# Duration vs. Intensity



## slegros (Sep 22, 2009)

An interesting study postulates that a training mix of 80% of training done in zone 1, coupled with 20% above, at lower intensities than commonly done (closer to sweet-spot as opposed to above LT) may be ideal even among athletes training less than 10hrs/week.

Among the case studies was one of Knut Anders Fostervold, an elite runner who took up cycling after an injury. After 2 1/2 years of training on a program that included a large amount of high intensity intervals, and never exceeded 10hrs/week, he switched to a high volume program of 18hrs/week with 80% in zone one, and less intense intervals for the remaining 20%. 8 weeks after the switch his power at LT increased 15% and his VO2max increased by 9 points.

Another case study was the Spanish U23 cycling team who had both better VO2 numbers and better power at LT at the end of the winter meso-cycle, than at the end of the spring meso-cycle. This was despite the winter meso cycle having both less overall volume than the spring cycle, and less HIT. It was however closer to the 80:20 mix.


Intervals, Thresholds, and Long Slow Distance: the Role of Intensity and Duration in Endurance Training


----------



## rockdude (Apr 3, 2008)

I like the 80/20 mix and the study is one I like to read every few years. But keep in mind there are lots of ways to skin a cat and I believe anything done too much leads to stagnation.


----------



## TheBearOfCali (Dec 4, 2012)

Thanks for that link - A really good read!


----------



## hummina shadeeba (Oct 15, 2009)

*great article*

not light reading though. I basicly skipped to the conclusion. I'm going to try it.


----------



## metoou2 (Mar 18, 2009)

I feel strongly both ways.........strongly, who talks like that?


----------



## multirider (Nov 5, 2007)

I went for a ride with friends on Saturday. One of them moved to Cat 3 last year and is now on the podium regularly. I'm still Cat 4. I asked him what he changed. He said he now does 3 intervals 3 times during the week with high-paced group rides on the weekends. His workout:
Warm-up
High force low cadence to failure
Recover
High force high cadence to failure
Recover
Low force high cadence for 4-5 minutes
Cool down

Takes less than 30 minutes. 

He said that the first 2 intervals get both T1 and T2 muscles involved but in different neuromuscular ways and they cause subsequent adaptation.

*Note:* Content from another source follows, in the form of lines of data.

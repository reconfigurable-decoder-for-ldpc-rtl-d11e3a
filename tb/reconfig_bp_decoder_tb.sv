// reconfig_bp_decoder_tb: end-to-end test of the reconfigurable decoder at
// its default parameters (N = 8 polar code, (12,6) LDPC code, 10 iterations).
//
// Frames of both codes are generated here: polar codewords x = u B F^(x)3 (B: bit reversal) with
// information bits on u[3], u[5], u[6], u[7] (the other four frozen to 0; a
// quarter of the frames use a random frozen set instead), and
// LDPC codewords drawn from the null space of H found by enumeration. Each
// frame is sent as LLRs of +/-2.0 with approximately Gaussian noise, some
// without noise and some with inputs at the negative limit. The decoded bits
// are compared with the integer reference decoders of bp_ref_pkg, noiseless
// frames must decode to the codeword sent, and the cycles from start to done
// must be 10 (LDPC) or 63 (polar). Mechanisms counted, each of which must
// occur: both modes, a switch between modes, a frame started in the done
// cycle of the previous one, a channel error corrected in each mode, a
// clamped input LLR and a frame with the inputs changing after the start.
module reconfig_bp_decoder_tb;
  import bp_pkg::*;
  import bp_ref_pkg::*;

  localparam int FRAMES = 400;

  logic clk = 0, rst_n = 0, start = 0;
  mode_e mode_in = MODE_POLAR;
  logic signed [6:0] llr_in [12];
  logic [7:0]  frozen = 8'b0001_0111;
  logic [11:0] bits_out;
  logic done, busy;

  reconfig_bp_decoder dut (.*);

  always #5 clk = ~clk;

  int checks = 0, failures = 0, cycle = 0;
  int n_polar = 0, n_ldpc = 0, n_switch = 0, n_b2b = 0;
  int n_corr_polar = 0, n_corr_ldpc = 0, n_clamp = 0, n_scramble = 0;
  logic [11:0] codebook [$];

  always @(posedge clk) cycle++;

  task automatic chk(input string what, input int got, input int exp);
    checks++;
    if (got != exp) begin
      failures++;
      if (failures < 10) $display("FAIL %s: got %0h expected %0h", what, got, exp);
    end
  endtask

  initial begin
    repeat (40000) @(posedge clk);
    failures++;
    $display("TB_RESULT checks=%0d failures=%0d", checks, failures);
    $finish;
  end

  // x = u B F^(x)3, B the bit-reversal permutation (Arikan's generator).
  function automatic logic [7:0] polar_encode(input logic [7:0] u);
    logic [7:0] x;
    for (int i = 0; i < 8; i++) x[i] = u[bitrev(i)];
    for (int len = 1; len < 8; len *= 2)
      for (int i = 0; i < 8; i++)
        if ((i / len) % 2 == 0) x[i] = x[i] ^ x[i + len];
    return x;
  endfunction

  function automatic int noise(input int level);
    int s = 0;
    for (int k = 0; k < 4; k++) s += int'($urandom_range(2 * level)) - level;
    return s;
  endfunction

  initial begin : main
    logic [11:0] sent, exp_bits, hard;
    logic [7:0]  u;
    int llr[12];
    int c0, lat, lvl;
    mode_e m, prev_m;
    bit b2b, noiseless, std_set;
    logic [7:0] frozen_f;

    // LDPC code book: all words with zero syndrome.
    for (int w = 0; w < 4096; w++) begin
      logic ok;
      ok = 1'b1;
      for (int j = 0; j < 6; j++) if (^(12'(w) & {<<{H[j]}})) ok = 1'b0;
      if (ok) codebook.push_back(12'(w));
    end
    checks++;
    if (codebook.size() < 64) failures++;

    for (int i = 0; i < 12; i++) llr_in[i] = '0;
    repeat (2) @(negedge clk);
    rst_n = 1;
    @(negedge clk);
    prev_m = MODE_POLAR;
    b2b = 0;

    for (int f = 0; f < FRAMES; f++) begin
      m = ($urandom_range(2) == 0) ? MODE_POLAR : MODE_LDPC;
      if (f < 2) m = (f == 0) ? MODE_POLAR : MODE_LDPC;
      noiseless = (f % 5 == 0);
      lvl = (f % 3 == 0) ? 6 : 4;
      // a quarter of the polar frames use a random frozen set
      std_set = (f % 4 != 2);
      frozen = std_set ? 8'b0001_0111 : 8'($urandom());
      if (m == MODE_POLAR) begin
        u = 8'($urandom()) & ~frozen;
        sent = {4'b0, u};
        hard = {4'b0, polar_encode(u)};
      end else begin
        sent = codebook[$urandom_range(codebook.size() - 1)];
        hard = sent;
      end
      for (int i = 0; i < 12; i++) begin
        llr[i] = (hard[i] ? -8 : 8) + (noiseless ? 0 : noise(lvl));
        if (f % 17 == 3 && i == 2) llr[i] = hard[i] ? -64 : 63;
        if (llr[i] > 63) llr[i] = 63;
        if (llr[i] < -64) llr[i] = -64;
        if (llr[i] == -64) n_clamp++;
        llr_in[i] = 7'(llr[i]);
      end
      frozen_f = frozen;
      exp_bits = (m == MODE_POLAR) ? {4'b0, ref_polar(llr[0:7], frozen_f, 10)} : ref_ldpc(llr, 10);

      // start (possibly in the done cycle of the previous frame)
      mode_in = m;
      start = 1;
      if (b2b) n_b2b++;
      if (f > 0 && m != prev_m) n_switch++;
      c0 = cycle;
      @(negedge clk);
      start = 0;
      if (f % 4 == 1) begin
        // inputs are sampled only at the start
        for (int i = 0; i < 12; i++) llr_in[i] = 7'($urandom());
        frozen = ~frozen;
        n_scramble++;
      end
      while (!done) @(negedge clk);
      frozen = frozen_f;
      lat = cycle - c0;
      chk($sformatf("latency frame %0d", f), lat, (m == MODE_LDPC) ? 10 : 63);
      chk($sformatf("bits frame %0d", f), int'(bits_out), int'(exp_bits));
      if (noiseless && (std_set || m == MODE_LDPC)) chk($sformatf("noiseless frame %0d", f), int'(bits_out), int'(sent));
      if (m == MODE_POLAR) n_polar++; else n_ldpc++;
      // a corrected channel error: hard decisions wrong, decoder right
      begin
        int errs;
        errs = 0;
        for (int i = 0; i < ((m == MODE_POLAR) ? 8 : 12); i++) if ((llr[i] < 0) != hard[i]) errs++;
        if (std_set && errs > 0 && bits_out == sent) begin
          if (m == MODE_POLAR) n_corr_polar++; else n_corr_ldpc++;
        end
      end
      prev_m = m;
      b2b = ($urandom_range(1) == 0);
      if (!b2b) begin
        int gap;
        gap = $urandom_range(3);
        for (int g = 0; g <= gap; g++) begin
          @(negedge clk);
          chk("result held", int'(bits_out), int'(exp_bits));
          chk("idle", int'(busy), 0);
        end
      end
    end

    $display("frames: polar %0d ldpc %0d, mode switches %0d, back-to-back %0d",
             n_polar, n_ldpc, n_switch, n_b2b);
    $display("corrected: polar %0d ldpc %0d, clamped inputs %0d, scrambled after start %0d",
             n_corr_polar, n_corr_ldpc, n_clamp, n_scramble);
    checks += 6;
    if (n_polar == 0 || n_ldpc == 0) failures++;
    if (n_switch == 0) failures++;
    if (n_b2b == 0) failures++;
    if (n_corr_polar == 0) failures++;
    if (n_corr_ldpc == 0) failures++;
    if (n_clamp == 0 || n_scramble == 0) failures++;
    $display("TB_RESULT checks=%0d failures=%0d", checks, failures);
    $finish;
  end
endmodule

That is basically the "work". Taking them to failure provides the stimulus. Take a day off to recover and rebuild.

He blew past me pretty effortlessly on every sprint-to-the-top or sprint-to-the-sign. He was still killing it at the end of a 2 hour ride. Seems to be working for him.

I'm planning to incorporate more HIT based on his outline and results. His approach has two main advantages - less time required and OUTSTANDING results. I'd welcome thoughts about disadvantages.


----------



## Alex_Simmons/RST (Jan 12, 2008)

What works for him may not be suitable for you.

Hard training works though, if done properly.

As for why it works, well the explanations given about muscle type make little sense without additional information about the duration of efforts and an understanding of how they are executed (aside from the fact that that some people hardly have any type II fibre in their legs to start with).

For a lower Cat rider, the best training involves improving sustainable aerobic power to body weight ratio, and improving skills and experience in racing situations.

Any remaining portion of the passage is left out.